Santa Clara County petition sparks EPA inquiry of leaded aviation fuel
Supervisor Cindy Chavez praised the EPA during a news conference on Jan. 12 for accepting a petition from the county to evaluate the use of leaded aviation fuel. Photo by Tran Nguyen.

Santa Clara County officials and advocates are rejoicing as the federal government agrees to reassess the use of leaded aviation gasoline nationwide.

During a news conference Wednesday, County Counsel James Williams announced the Environmental Protection Agency approved a petition from the county and several environmental organizations to evaluate whether leaded fuel used by airplanes is a threat to public health and welfare. Leaded fuel for cars was banned in the U.S. more than two decades ago, but it is still used by some airplanes, including those at the Reid-Hillview and San Martin airports in Santa Clara County.

“Today is a landmark milestone in the long effort to ban leaded aviation fuel,” Williams said.
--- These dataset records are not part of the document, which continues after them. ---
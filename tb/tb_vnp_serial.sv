// tb_vnp_serial: checks the serial variable node processor.
//
// Variable nodes of degree 1..DVN_MAX with random channel LLRs and random
// check-to-variable messages (large ones included, so that the saturation of
// the output magnitude is exercised) are sent back to back in
// non-decreasing degree order, then a set with idle cycles. Each output is
// compared with lambda + sum of the other messages, saturated to the
// sign-magnitude range; the a-posteriori sum, the hard decision and the
// d + 2 cycle latency of gap-free nodes are checked too.
module tb_vnp_serial;
  localparam int NM = 6;
  localparam int NL = 6;
  localparam int DVN_MAX = 13;
  localparam int MAXM = (1 << (NM - 1)) - 1;

  logic clk = 1'b0, rst_n = 1'b0;
  logic node_sync = 1'b0, in_valid = 1'b0;
  logic [NM-1:0] in_msg = '0;
  logic [NL-1:0] lambda = '0;
  logic out_valid, out_first, hard_bit, order_err, proto_err;
  logic [NM-1:0] out_msg;
  logic signed [NM+4+1-1:0] app;

  vnp_serial dut (.*);

  always #5 clk = ~clk;

  int checks = 0, failures = 0, cyc = 0, sat_seen = 0;
  int exp_q[$], app_q[$], lat_q[$];

  always @(posedge clk) cyc <= cyc + 1;

  always @(posedge clk) if (rst_n) begin
    if (order_err || proto_err) begin
      failures++;
      $display("unexpected error flag at cycle %0d", cyc);
    end
    if (out_valid) begin
      int e;
      checks++;
      if (exp_q.size() == 0) begin
        failures++;
        $display("unexpected output at cycle %0d", cyc);
      end else begin
        e = exp_q.pop_front();
        if (int'(out_msg) != e) begin
          failures++;
          $display("cycle %0d: out %h expected %h", cyc, out_msg, e);
        end
        if ((e & MAXM) == MAXM) sat_seen++;
      end
      if (out_first) begin
        int a, l;
        a = app_q.pop_front();
        l = lat_q.pop_front();
        checks += 2;
        if (int'(app) != a || hard_bit != (a > 0)) begin
          failures++;
          $display("cycle %0d: app %0d expected %0d", cyc, app, a);
        end
        if (l >= 0 && l != cyc) begin
          failures++;
          $display("latency: edge 0 out at %0d, expected %0d", cyc, l);
        end
      end
    end
  end

  function automatic int sm(int v, int w);
    int m;
    m = v & ((1 << (w - 1)) - 1);
    return (((v >> (w - 1)) & 1) != 0) ? -m : m;
  endfunction

  task automatic send_node(int d, bit gaps);
    int eps[], lam, sum, x, start;
    eps = new[d];
    lam = $urandom_range(0, (1 << NL) - 1);
    sum = sm(lam, NL);
    for (int k = 0; k < d; k++) begin
      eps[k] = $urandom_range(0, (1 << NM) - 1);
      sum += sm(eps[k], NM);
    end
    for (int j = 0; j < d; j++) begin
      x = sum - sm(eps[j], NM);
      if (x < 0) exp_q.push_back((1 << (NM - 1)) | ((-x > MAXM) ? MAXM : -x));
      else       exp_q.push_back((x > MAXM) ? MAXM : x);
    end
    app_q.push_back(sum);
    for (int k = 0; k < d; k++) begin
      if (gaps && k == d / 2) begin
        @(negedge clk);
        node_sync = 1'b0;
        in_valid = 1'b0;
      end
      @(negedge clk);
      node_sync = (k == 0);
      in_valid = 1'b1;
      in_msg = NM'(eps[k]);
      lambda = (k == 0) ? NL'(lam) : NL'($urandom);
      if (k == 0) start = cyc;
    end
    lat_q.push_back(gaps ? -1 : start + d + 2);
  endtask

  task automatic close_node();
    @(negedge clk);
    node_sync = 1'b1;
    in_valid = 1'b0;
    @(negedge clk);
    node_sync = 1'b0;
  endtask

  initial begin
    repeat (3) @(negedge clk);
    rst_n = 1'b1;
    for (int d = 1; d <= DVN_MAX; d++) begin
      send_node(d, 1'b0);
      send_node(d, 1'b0);
    end
    close_node();
    repeat (20) @(negedge clk);
    for (int d = 2; d <= DVN_MAX; d += 3) send_node(d, 1'b1);
    close_node();
    repeat (DVN_MAX + 10) @(negedge clk);
    checks++;
    if (exp_q.size() != 0 || sat_seen == 0) begin
      failures++;
      $display("%0d outputs missing, %0d saturated", exp_q.size(), sat_seen);
    end
    $display("TB_RESULT checks=%0d failures=%0d", checks, failures);
    $finish;
  end

  initial begin
    repeat (5000) @(posedge clk);
    failures++;
    $display("watchdog expired");
    $display("TB_RESULT checks=%0d failures=%0d", checks, failures);
    $finish;
  end
endmodule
The EPA will issue an “endangerment finding” later this year for public review, and then make a final finding in 2023. This finding would potentially allow the EPA to take action under the Clean Air Act to curb the use of leaded aviation fuel.
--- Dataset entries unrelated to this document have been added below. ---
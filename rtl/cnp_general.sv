// cnp_general: serial check node processor delivering P + 1 magnitudes.
//
// It generalises cnp_p1 to the update in which the P least reliable inputs
// of a node each get a dedicated magnitude and all other edges share one:
//   theta_i (i < P): M-min* over all inputs except the i-th smallest,
//   theta_P        : M-min* over all inputs.
// Signs use the exact product rule (cn_sign_proc) and the whole processor is
// steered by node_sync (cn_control_unit), as in cnp_p1.
//
// Input forming keeps the P smallest magnitudes seen so far, sorted, with
// their edge indices. A new magnitude that is smaller than or equal to the
// largest one held takes its place in the sorted set and the displaced one
// goes to the accumulator; otherwise the new magnitude goes there itself
// (while fewer than P are held, every magnitude is kept). One M-min* operator
// folds the accumulator stream into A, the M-min* of all inputs outside the
// held set. When the node ends, the held set is frozen and the P + 1 thetas
// are formed from A and the held values by short chains of M-min* operators
// (P*P operators in all) and registered; an output multiplexer with P + 1
// inputs then hands theta_i to the edge of the i-th held value and theta_P to
// every other edge. The division into sign processor, input forming, M-min*
// accumulator, theta registers and output multiplexer follows the generic
// architecture; how the held set is kept and how the thetas are derived from
// A is this design's own, chosen so that the latency stays d_CN + 2 cycles.
// The structure suits small P (up to 3); a node needs more than P edges.
//
// Interface and timing: identical to cnp_p1. The default P = 1 gives the
// same results as cnp_p1.
module cnp_general #(
  parameter int unsigned NM      = ldpc_pkg::NM_DEF,
  parameter int unsigned DCN_MAX = ldpc_pkg::DCN_MAX_DEF,
  parameter int unsigned P       = 1,
  parameter int unsigned CORR_TH = ldpc_pkg::CORR_TH_DEF
) (
  input  logic          clk,
  input  logic          rst_n,
  input  logic          node_sync,
  input  logic          in_valid,
  input  logic [NM-1:0] in_msg,
  output logic          out_valid,
  output logic          out_first,
  output logic [NM-1:0] out_msg,
  output logic          order_err,
  output logic          proto_err
);

  localparam int unsigned MW = NM - 1;
  localparam int unsigned IW = $clog2(DCN_MAX + 1);

  // acc_first_p1 marks edge 1, the start of accumulation for P = 1 only;
  // here accumulation starts at edge P, derived from k_idx below.
  logic          if_first, if_acc, acc_first_p1, node_end, fin_load;
  logic [IW-1:0] k_idx, fin_deg, out_idx;
  logic          out_sign;
  logic [MW-1:0] mag;

  assign mag = in_msg[MW-1:0];

  cn_control_unit #(.DCN_MAX(DCN_MAX), .MIN_DEG(P + 1)) u_cu (
    .clk, .rst_n, .node_sync, .in_valid,
    .if_first, .if_acc, .acc_first(acc_first_p1), .k_idx, .node_end,
    .fin_load, .fin_deg, .out_valid, .out_first, .out_idx,
    .order_err, .proto_err
  );

  cn_sign_proc #(.DCN_MAX(DCN_MAX)) u_sign (
    .clk, .rst_n,
    .push(if_first || if_acc), .if_first, .in_sign(in_msg[NM-1]),
    .node_end, .fin_load, .pop(out_valid), .out_sign
  );

  // ---------------- input forming: sorted set of the P smallest ----------
  logic [MW-1:0] h_q    [P];
  logic [IW-1:0] hidx_q [P];
  logic [MW-1:0] h_d    [P];
  logic [IW-1:0] hidx_d [P];
  logic          push_e;          // edge accepted this cycle
  logic          full;            // P values held
  logic          to_acc;          // a value goes to the accumulator
  logic [MW-1:0] chi;
  logic          ins;             // the new value enters the held set
  int unsigned   pos;             // its position in the sorted set

  assign push_e = if_first || if_acc;
  // k_idx counts the edges already held: the set is full from edge P on
  assign full   = (32'(k_idx) >= P);

  always_comb begin
    ins = push_e && (!full || (mag <= h_q[P-1]));
    to_acc = push_e && full;
    chi = (ins) ? h_q[P-1] : mag;
    pos = 0;
    for (int unsigned i = 0; i < P; i++) begin
      if (32'(k_idx) > i && h_q[i] < mag) pos = i + 1;
    end
    for (int unsigned i = 0; i < P; i++) begin
      h_d[i]    = h_q[i];
      hidx_d[i] = hidx_q[i];
    end
    if (ins) begin
      for (int unsigned i = 1; i < P; i++) begin
        if (i > pos) begin
          h_d[i]    = h_q[i-1];
          hidx_d[i] = hidx_q[i-1];
        end
      end
      h_d[pos]    = mag;
      hidx_d[pos] = k_idx;
    end
  end

  always_ff @(posedge clk or negedge rst_n) begin
    if (!rst_n) begin
      for (int unsigned i = 0; i < P; i++) begin
        h_q[i]    <= '0;
        hidx_q[i] <= '0;
      end
    end else if (push_e) begin
      for (int unsigned i = 0; i < P; i++) begin
        h_q[i]    <= h_d[i];
        hidx_q[i] <= hidx_d[i];
      end
    end
  end

  // ---------------- M-min* accumulator -----------------------------------
  logic [MW-1:0] st_q, acc_q, op_y;
  logic          st_v_q, st_first_q;

  mmin_star #(.MW(MW), .CORR_TH(CORR_TH)) u_op (.a(st_q), .b(acc_q), .y(op_y));

  always_ff @(posedge clk or negedge rst_n) begin
    if (!rst_n) begin
      st_q       <= '0;
      st_v_q     <= 1'b0;
      st_first_q <= 1'b0;
      acc_q      <= '0;
    end else begin
      st_v_q     <= to_acc;
      st_first_q <= to_acc && (32'(k_idx) == P);
      if (to_acc) st_q <= chi;
      if (st_v_q) acc_q <= st_first_q ? st_q : op_y;
    end
  end

  // ---------------- theta computation and registers ----------------------
  logic [MW-1:0] fh_q    [P];     // held set frozen at node_end
  logic [IW-1:0] fidx_q  [P];
  logic [MW-1:0] theta_d [P+1];
  logic [MW-1:0] theta_q [P+1];
  logic [IW-1:0] sel_q   [P];

  always_ff @(posedge clk or negedge rst_n) begin
    if (!rst_n) begin
      for (int unsigned i = 0; i < P; i++) begin
        fh_q[i]   <= '0;
        fidx_q[i] <= '0;
      end
    end else if (node_end) begin
      for (int unsigned i = 0; i < P; i++) begin
        fh_q[i]   <= h_q[i];
        fidx_q[i] <= hidx_q[i];
      end
    end
  end

  // theta_t: fold acc_q with the held values in order, skipping value t
  for (genvar t = 0; t <= P; t++) begin : g_theta
    logic [MW-1:0] chain [P+1];
    assign chain[0] = acc_q;
    for (genvar j = 0; j < P; j++) begin : g_step
      if (j == t) begin : g_skip
        assign chain[j+1] = chain[j];
      end else begin : g_op
        mmin_star #(.MW(MW), .CORR_TH(CORR_TH)) u_op (
          .a(fh_q[j]), .b(chain[j]), .y(chain[j+1])
        );
      end
    end
    assign theta_d[t] = chain[P];
  end

  always_ff @(posedge clk or negedge rst_n) begin
    if (!rst_n) begin
      for (int unsigned t = 0; t <= P; t++) theta_q[t] <= '0;
      for (int unsigned i = 0; i < P; i++)  sel_q[i]   <= '0;
    end else if (fin_load) begin
      for (int unsigned t = 0; t <= P; t++) theta_q[t] <= theta_d[t];
      for (int unsigned i = 0; i < P; i++)  sel_q[i]   <= fidx_q[i];
    end
  end

  // ---------------- output multiplexer -----------------------------------
  logic [MW-1:0] out_mag;
  always_comb begin
    out_mag = theta_q[P];
    for (int unsigned i = 0; i < P; i++) begin
      if (out_idx == sel_q[i]) out_mag = theta_q[i];
    end
  end

  assign out_msg = {out_sign, out_mag};

  a_deg_range: assert property (@(posedge clk) disable iff (!rst_n)
    fin_load |-> (32'(fin_deg) > P) && (32'(fin_deg) <= DCN_MAX))
    else $error("check node degree out of range");

endmodule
A coalition of environmental groups joined the county in its petition, including Friends of the Earth. Program Director Marcie Keever said her organization has spent almost 20 years trying to get rid of leaded aviation fuel, including filing multiple petitions and a lawsuit against the federal government in 2012.

“We’ve known for more than 20 years there is no safe level of lead,” Keever said. “This is a wonderful first step.”

Marcie Keever, program director for Friends of the Earth. Photo by Tran Nguyen.

Because federal action may take years to go into effect, Santa Clara County decided to ban leaded fuel effective Jan. 1. To justify its urgency, the county pointed to a study it released last year that found elevated levels of lead in the blood of children who live near Reid-Hillview Airport.

San Jose Congressman Ro Khanna applauded the EPA’s decision, citing the county’s lead study as evidence of the urgent need for action.

“Putting a stop to pollution from piston-engine planes is an environmental justice and public health issue,” Khanna said in a statement.

Maricela Lechuga, an attorney and Cassel neighborhood leader. Photo by Tran Nguyen.

Local community leaders say the lead ban helps correct historic environmental racism that has afflicted East San Jose for decades. Maricela Lechuga, an attorney and neighborhood leader with Cassell, said the lack of political representation in East San Jose until the 1980s led to airports being placed in low-income neighborhoods predominantly populated by immigrants and Latinos.

“It’s not a coincidence that neighborhoods like Rose Garden got a rose garden and we got a lead garden,” Lechuga said.

The ban triggered complaints from groups like the Aircraft Owners and Pilots Association who are concerned it could cause problems fueling aircraft and result in engine failures. More recently, the Federal Aviation Administration announced it was initiating an investigation to determine if Santa Clara County violated any agency rules by ending the sale of leaded fuel.

Supervisor Cindy Chavez, whose district contains Reid-Hillview, said county officials have been meeting with the FAA for a long time, and both agencies have a role to play in resolving the leaded fuel issue.

“My expectation is for the EPA and the FAA to move as though their children’s lives depended on it,” Chavez said.

Chavez and county officials have worked for several years to close the more than 80-year-old Reid-Hillview Airport, citing declining revenue and various safety and health concerns. In 2018, the county did not apply for a grant from the FAA to fund the airport’s maintenance because it would have required keeping the airport open for another 20 years. In November 2020, the Board of Supervisors voted on plans to repurpose the 180-acre airport for affordable housing.

A critical turning point occurred last year after a county study found slightly elevated blood lead levels in thousands of children living near Reid-Hillview Airport. There are 21 schools and childcare centers near the airport. The county has noted even small lead levels can have severe impacts on childhood development. The study led the Board of Supervisors to end the sale of leaded fuel at its two airports.

A survey last year found a majority of San Jose residents oppose closing Reid-Hillview Airport. The San Martin Neighborhood Alliance and other local advocates want the county to consider keeping Reid-Hillview open for planes used to fight wildfires and conduct rescue efforts during natural disasters—in addition to preventing the diversion of air traffic from Reid-Hillview to San Martin Airport.